Task details
Extract the first line through the line containing "for (genvar k" from the listing below, exactly as written.

Task inputs
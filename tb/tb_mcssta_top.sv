// tb_mcssta_top: end-to-end test of the MC-SSTA engine on the ISCAS-85 c17
// netlist (depth 3), small enough to run long sequences quickly.
//  * Every reported circuit-delay sample is recomputed exactly from the delay
//    samples the DGLCs applied (mcssta_run_checker); this also proves that the
//    link registers keep reconvergent paths in the same run.
//  * Latency: first sample D+1 = 4 enabled clocks after the start and after each
//    mode switch (the switch flushes the runs in flight).
//  * Sample count: one sample per enabled clock once the pipeline is full.
//  * Statistics: mean and sigma of the max and min circuit delay against a
//    software Monte Carlo with Box-Muller normals (20000 runs).
//  * Histogram: every bin against the testbench's own binning, including samples
//    below the base (bin 0) and beyond the last bin (tail bin), then clear.
// Mechanisms counted (each must occur): stall, max->min switch, min->max switch,
// histogram underflow, histogram tail clamp.
module tb_mcssta_top;
  import mcssta_pkg::*;
  import mcssta_ref_pkg::*;

  localparam int unsigned NB = 64, HBASE = 700, HSHIFT = 2;
  localparam int          NPH [3] = '{4000, 4000, 1000};

  logic clk = 0, rst_n = 0, en = 0, mode_min = 0, hclr = 0;
  delay_t dly;
  logic   dvalid;
  logic [5:0]  haddr = '0;
  logic [31:0] hdata, hcount;
  delay_t probe [C17_N_GATES][MAX_FANIN];
  int c_checks, c_failures, depth;
  int checks = 0, failures = 0;

  always #5 clk = ~clk;

  mcssta_top #(
    .N_PI(C17_N_PI), .N_GATES(C17_N_GATES), .N_PO(C17_N_PO), .GATES(C17_GATES), .PO(C17_PO),
    .HIST_BINS(NB), .HIST_BASE(delay_t'(HBASE)), .HIST_SHIFT(HSHIFT)
  ) dut (
    .clk, .rst_n, .en, .mode_min, .delay_o(dly), .delay_valid_o(dvalid),
    .hist_clear_i(hclr), .hist_rd_addr_i(haddr), .hist_rd_data_o(hdata), .hist_n_samples_o(hcount));

  for (genvar g = 0; g < int'(C17_N_GATES); g++) begin : g_probe
    for (genvar k = 0; k < int'(MAX_FANIN); k++) begin : g_k
      assign probe[g][k] = dut.g_gate[g].u_dglc.dly[k];
    end
  end

  mcssta_run_checker #(
    .N_PI(C17_N_PI), .N_GATES(C17_N_GATES), .N_PO(C17_N_PO), .GATES(C17_GATES), .PO(C17_PO)
  ) u_chk (
    .clk, .rst_n, .en, .mode_min, .probe, .valid(dvalid), .delay(dly),
    .checks(c_checks), .failures(c_failures), .depth(depth));

  // sample collection
  int   phase = 0;
  real  s1 [3] = '{0.0, 0.0, 0.0}, s2 [3] = '{0.0, 0.0, 0.0};
  int   ns [3] = '{0, 0, 0};
  int   nvalid [3] = '{0, 0, 0};
  int   en_edges [3] = '{0, 0, 0};
  int   refbin [NB];
  int   n_under = 0, n_tail = 0, n_stall = 0, n_total = 0;

  always @(posedge clk) if (rst_n) begin
    if (en) en_edges[phase]++;
    else n_stall++;
  end

  always @(negedge clk) begin
    int b;
    if (rst_n && dvalid) begin
      nvalid[phase]++;
      n_total++;
      if (!(phase == 0 && nvalid[0] <= 10)) begin
        s1[phase] += real'(dly);
        s2[phase] += real'(dly) * real'(dly);
        ns[phase]++;
      end
      if (int'(dly) < HBASE) begin b = 0; n_under++; end
      else begin
        b = (int'(dly) - HBASE) >> HSHIFT;
        if (b > NB - 1) begin b = NB - 1; n_tail++; end
      end
      refbin[b]++;
    end
  end

  initial begin : watchdog
    repeat (40000) @(posedge clk);
    failures++;
    $display("TB_RESULT checks=%0d failures=%0d", checks, failures);
    $finish;
  end

  task automatic check(bit ok, string what);
    checks++;
    if (!ok) begin failures++; $display("FAIL: %s", what); end
  endtask

  task automatic measure_latency(string what);
    int lat;
    en = 1'b1;
    lat = 0;
    do begin @(posedge clk); lat++; @(negedge clk); end while (!dvalid && lat < 100);
    check(lat == depth + 1, $sformatf("%s latency %0d, expected %0d", what, lat, depth + 1));
  endtask

  initial begin
    real m, sd, rm, rsd, se;
    int n_switch_up = 0, n_switch_down = 0;
    for (int i = 0; i < NB; i++) refbin[i] = 0;
    repeat (3) @(posedge clk);
    @(negedge clk);
    rst_n = 1;
    for (int p = 0; p < 3; p++) begin
      #1;   // after the falling-edge sampler, before the next rising edge
      if (p > 0) begin
        mode_min = (p == 1);
        if (p == 1) n_switch_down++; else n_switch_up++;
      end
      phase = p;
      measure_latency($sformatf("phase %0d", p));
      for (int n = 0; n < NPH[p]; n++) begin
        en = ($urandom_range(0, 7) != 0);
        @(negedge clk);
      end
      en = 1'b1;
      repeat (depth + 1) @(negedge clk);   // drain before the next switch
    end
    en = 1'b0;
    repeat (3) @(negedge clk);
    // sample counts: one per enabled edge after the first D of each phase
    for (int p = 0; p < 3; p++)
      check(nvalid[p] == en_edges[p] - depth,
            $sformatf("phase %0d: %0d samples for %0d enabled clocks", p, nvalid[p], en_edges[p]));
    // statistics against software Monte Carlo
    for (int p = 0; p < 2; p++) begin
      m  = s1[p] / ns[p];
      sd = $sqrt(s2[p] / ns[p] - m * m);
      mc_stats(C17_GATES, C17_PO, C17_N_PI, p == 1, 20000, rm, rsd);
      se = rsd * $sqrt(1.0 / ns[p] + 1.0 / 20000.0);
      $display("%s: engine mean %0.2f sd %0.2f | reference mean %0.2f sd %0.2f (%0d samples)",
               p ? "min" : "max", m, sd, rm, rsd, ns[p]);
      check(m > rm - 4.0 * se - 1.0 && m < rm + 4.0 * se + 1.0, "mean vs reference");
      check(sd > 0.9 * rsd && sd < 1.1 * rsd, "sigma vs reference");
    end
    // histogram
    for (int i = 0; i < NB; i++) begin
      haddr = 6'(i);
      #1;
      check(int'(hdata) == refbin[i], $sformatf("bin %0d: %0d vs %0d", i, hdata, refbin[i]));
    end
    check(int'(hcount) == n_total, "histogram sample count");
    hclr = 1'b1;
    @(negedge clk);
    hclr = 1'b0;
    #1;
    check(hcount == 0, "histogram clear");
    // mechanisms
    $display("mechanisms: stalls %0d, max->min %0d, min->max %0d, hist underflow %0d, hist tail %0d",
             n_stall, n_switch_down, n_switch_up, n_under, n_tail);
    check(n_stall > 0 && n_switch_down > 0 && n_switch_up > 0 && n_under > 0 && n_tail > 0,
          "every mechanism exercised");
    check(c_checks == n_total, "exact checker saw all samples");
    checks += c_checks;
    failures += c_failures;
    $display("TB_RESULT checks=%0d failures=%0d", checks, failures);
    $finish;
  end
endmodule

Solution for this problem
filename tb/tb_mcssta_top.sv
// tb_mcssta_top: end-to-end test of the MC-SSTA engine on the ISCAS-85 c17
// netlist (depth 3), small enough to run long sequences quickly.
//  * Every reported circuit-delay sample is recomputed exactly from the delay
//    samples the DGLCs applied (mcssta_run_checker); this also proves that the
//    link registers keep reconvergent paths in the same run.
//  * Latency: first sample D+1 = 4 enabled clocks after the start and after each
//    mode switch (the switch flushes the runs in flight).
//  * Sample count: one sample per enabled clock once the pipeline is full.
//  * Statistics: mean and sigma of the max and min circuit delay against a
//    software Monte Carlo with Box-Muller normals (20000 runs).
//  * Histogram: every bin against the testbench's own binning, including samples
//    below the base (bin 0) and beyond the last bin (tail bin), then clear.
// Mechanisms counted (each must occur): stall, max->min switch, min->max switch,
// histogram underflow, histogram tail clamp.
module tb_mcssta_top;
  import mcssta_pkg::*;
  import mcssta_ref_pkg::*;

  localparam int unsigned NB = 64, HBASE = 700, HSHIFT = 2;
  localparam int          NPH [3] = '{4000, 4000, 1000};

  logic clk = 0, rst_n = 0, en = 0, mode_min = 0, hclr = 0;
  delay_t dly;
  logic   dvalid;
  logic [5:0]  haddr = '0;
  logic [31:0] hdata, hcount;
  delay_t probe [C17_N_GATES][MAX_FANIN];
  int c_checks, c_failures, depth;
  int checks = 0, failures = 0;

  always #5 clk = ~clk;

  mcssta_top #(
    .N_PI(C17_N_PI), .N_GATES(C17_N_GATES), .N_PO(C17_N_PO), .GATES(C17_GATES), .PO(C17_PO),
    .HIST_BINS(NB), .HIST_BASE(delay_t'(HBASE)), .HIST_SHIFT(HSHIFT)
  ) dut (
    .clk, .rst_n, .en, .mode_min, .delay_o(dly), .delay_valid_o(dvalid),
    .hist_clear_i(hclr), .hist_rd_addr_i(haddr), .hist_rd_data_o(hdata), .hist_n_samples_o(hcount));

  for (genvar g = 0; g < int'(C17_N_GATES); g++) begin : g_probe
    for (genvar k = 0; k < int'(MAX_FANIN); k++) begin : g_k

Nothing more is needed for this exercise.